So from the definition, gibbs free energy is a combination of the contributions of enthalpy and entropy to a system. G = H – TS. Note the minus, the more entropy S, the lower the G.

…and yeah, that doesn’t explain much, that’s a very common problem. So rather than focusing on WHAT it is, let’s discuss how and why it’s used.

It’s often used as the “delta”, i.e. the change in free energy, because that’s when it really matters. We want to see the difference in the internal energy between two states.

We want to know that, because it lets us predict whether reactions will spontaneously occur in specific circumstances. If one system has a lower energy than another, it will transform into it on its own.

Enthalpy is effectively (as in not STRICTLY true, the definition is a bit more complex, but that’s how it’s generally used) a measure of whether a change in state will absorb or generate heat. Exothermic and endorthermic reactions.

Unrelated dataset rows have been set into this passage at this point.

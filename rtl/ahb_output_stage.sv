// ahb_output_stage: slave-side output stage of the bus matrix.
//
// Every slave port has one. Its self-motivated arbiter (sm_arbiter)
// chooses which master owns the slave; a multiplexer then drives the
// slave with the owner's address phase, taken from that master's input
// stage, and a data-phase register remembers whose transfer is in the
// slave's data phase so that the right master's HWDATA is forwarded.
// With no owner (NoPort) or no request from the owner, the slave sees
// HTRANS IDLE.
//
// The slave receives only the offset part of the address, HADDR[21:0],
// with the S_Number, P_Level and T_Length fields cleared. When the owner
// changes in the middle of a burst, the first transfer the slave sees from
// the new owner is turned from SEQ into NONSEQ with HBURST INCR, so the
// slave always sees legal bursts.
//
// Interface: the input stages' offered transfers (m_ap, m_req for this
// slave) and write data; the slave's AHB signals, HMASTER (owner number)
// and HREADYOUT/HRESP in; accept tells master m that its transfer was
// taken this cycle. A transfer is taken in a cycle in which the owner
// offers one and the slave's HREADY is high. The arbiter, multiplexer and
// slave-side arbitration follow the published scheme; address clearing and the
// SEQ-to-NONSEQ rewrite are this design's choices.
module ahb_output_stage
  import ahb_pkg::*;
#(
  parameter int unsigned NUM_MASTERS = 4,
  localparam int unsigned IDX_W = (NUM_MASTERS > 1) ? $clog2(NUM_MASTERS) : 1
) (
  input  logic                                 clk,
  input  logic                                 rst_n,
  input  arb_cfg_t                             cfg,
  input  ahb_aphase_t [NUM_MASTERS-1:0]        m_ap,
  input  logic        [NUM_MASTERS-1:0]        m_req,
  input  logic [NUM_MASTERS-1:0][DATA_W-1:0]   m_hwdata,
  output logic [NUM_MASTERS-1:0]               accept,
  // slave port
  output logic                                 s_hsel,
  output ahb_aphase_t                          s_ap,
  output logic [DATA_W-1:0]                    s_hwdata,
  output logic [IDX_W-1:0]                     s_hmaster,
  input  logic                                 s_hreadyout
);

  logic                                 noport;
  logic [IDX_W-1:0]                     owner;
  logic [NUM_MASTERS-1:0][PLEVEL_W-1:0] level;
  logic [NUM_MASTERS-1:0][TLEN_W-1:0]   tlen;
  ahb_aphase_t                          own_ap;
  logic                                 own_req;
  policy_e                              cur_policy;
  unit_e                                cur_unit;
  logic                                 grant_evt;

  always_comb begin
    for (int unsigned m = 0; m < NUM_MASTERS; m++) begin
      level[m] = addr_plevel(m_ap[m].addr);
      tlen[m]  = addr_tlen(m_ap[m].addr);
    end
    own_ap  = m_ap[owner];
    own_req = !noport && m_req[owner];
  end

  sm_arbiter #(.NUM_MASTERS(NUM_MASTERS)) u_arb (
    .clk, .rst_n, .cfg,
    .hready    (s_hreadyout),
    .req       (m_req),
    .level, .tlen,
    .own_trans (own_ap.trans),
    .own_burst (own_ap.burst),
    .own_lock  (own_ap.lock),
    .noport,
    .master_no (owner),
    .cur_policy, .cur_unit, .grant_evt
  );

  // Last master whose transfer this slave took, and the data-phase owner.
  logic             prev_valid_q, dph_valid_q;
  logic [IDX_W-1:0] prev_master_q, dph_master_q;

  always_comb begin
    s_hsel = !noport;
    s_ap   = '0;
    s_ap.trans = HTRANS_IDLE;
    if (own_req) begin
      s_ap = own_ap;
      s_ap.addr = {{(ADDR_W-OFFSET_W){1'b0}}, addr_offset(own_ap.addr)};
      if (own_ap.trans == HTRANS_SEQ && !(prev_valid_q && prev_master_q == owner)) begin
        s_ap.trans = HTRANS_NONSEQ;
        s_ap.burst = HBURST_INCR;
      end
    end
    s_hmaster = owner;
    s_hwdata  = dph_valid_q ? m_hwdata[dph_master_q] : '0;
    accept    = '0;
    if (own_req && s_hreadyout) accept[owner] = 1'b1;
  end

  always_ff @(posedge clk or negedge rst_n) begin
    if (!rst_n) begin
      prev_valid_q  <= 1'b0;
      prev_master_q <= '0;
      dph_valid_q   <= 1'b0;
      dph_master_q  <= '0;
    end else if (s_hreadyout) begin
      dph_valid_q  <= own_req;
      dph_master_q <= owner;
      if (own_req) begin
        prev_valid_q  <= 1'b1;
        prev_master_q <= owner;
      end
    end
  end

  // The address phase must not change while the slave stalls it.
  a_stable_aphase: assert property (@(posedge clk) disable iff (!rst_n)
      (!s_hreadyout && own_req) |=> (own_req && $stable(owner)));

endmodule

So you’d think that a reaction that absorbs heat will never occur on its own, because that would beeak thermodynamics right? Hot things becoming cold on their own? And yet that happens. It’s physically possible.

That’s because of the second contribution, entropy. Entropy is the measure of disorder of a system, and systems prefer to be more disordered, that’s just your bog standard thermodynamics.

So now it’s possible that if the change in a system increases entropy enough, it can decrease the energy enough that suddenly even a reaction that absorbs heat is favourable. 

For example, mixing ice and salt makes a solution which has a higher entropy, is more disordered, than the crystals of ice and salt alone. The ice melts and the saltwater solution actually gets colder than the starting solids.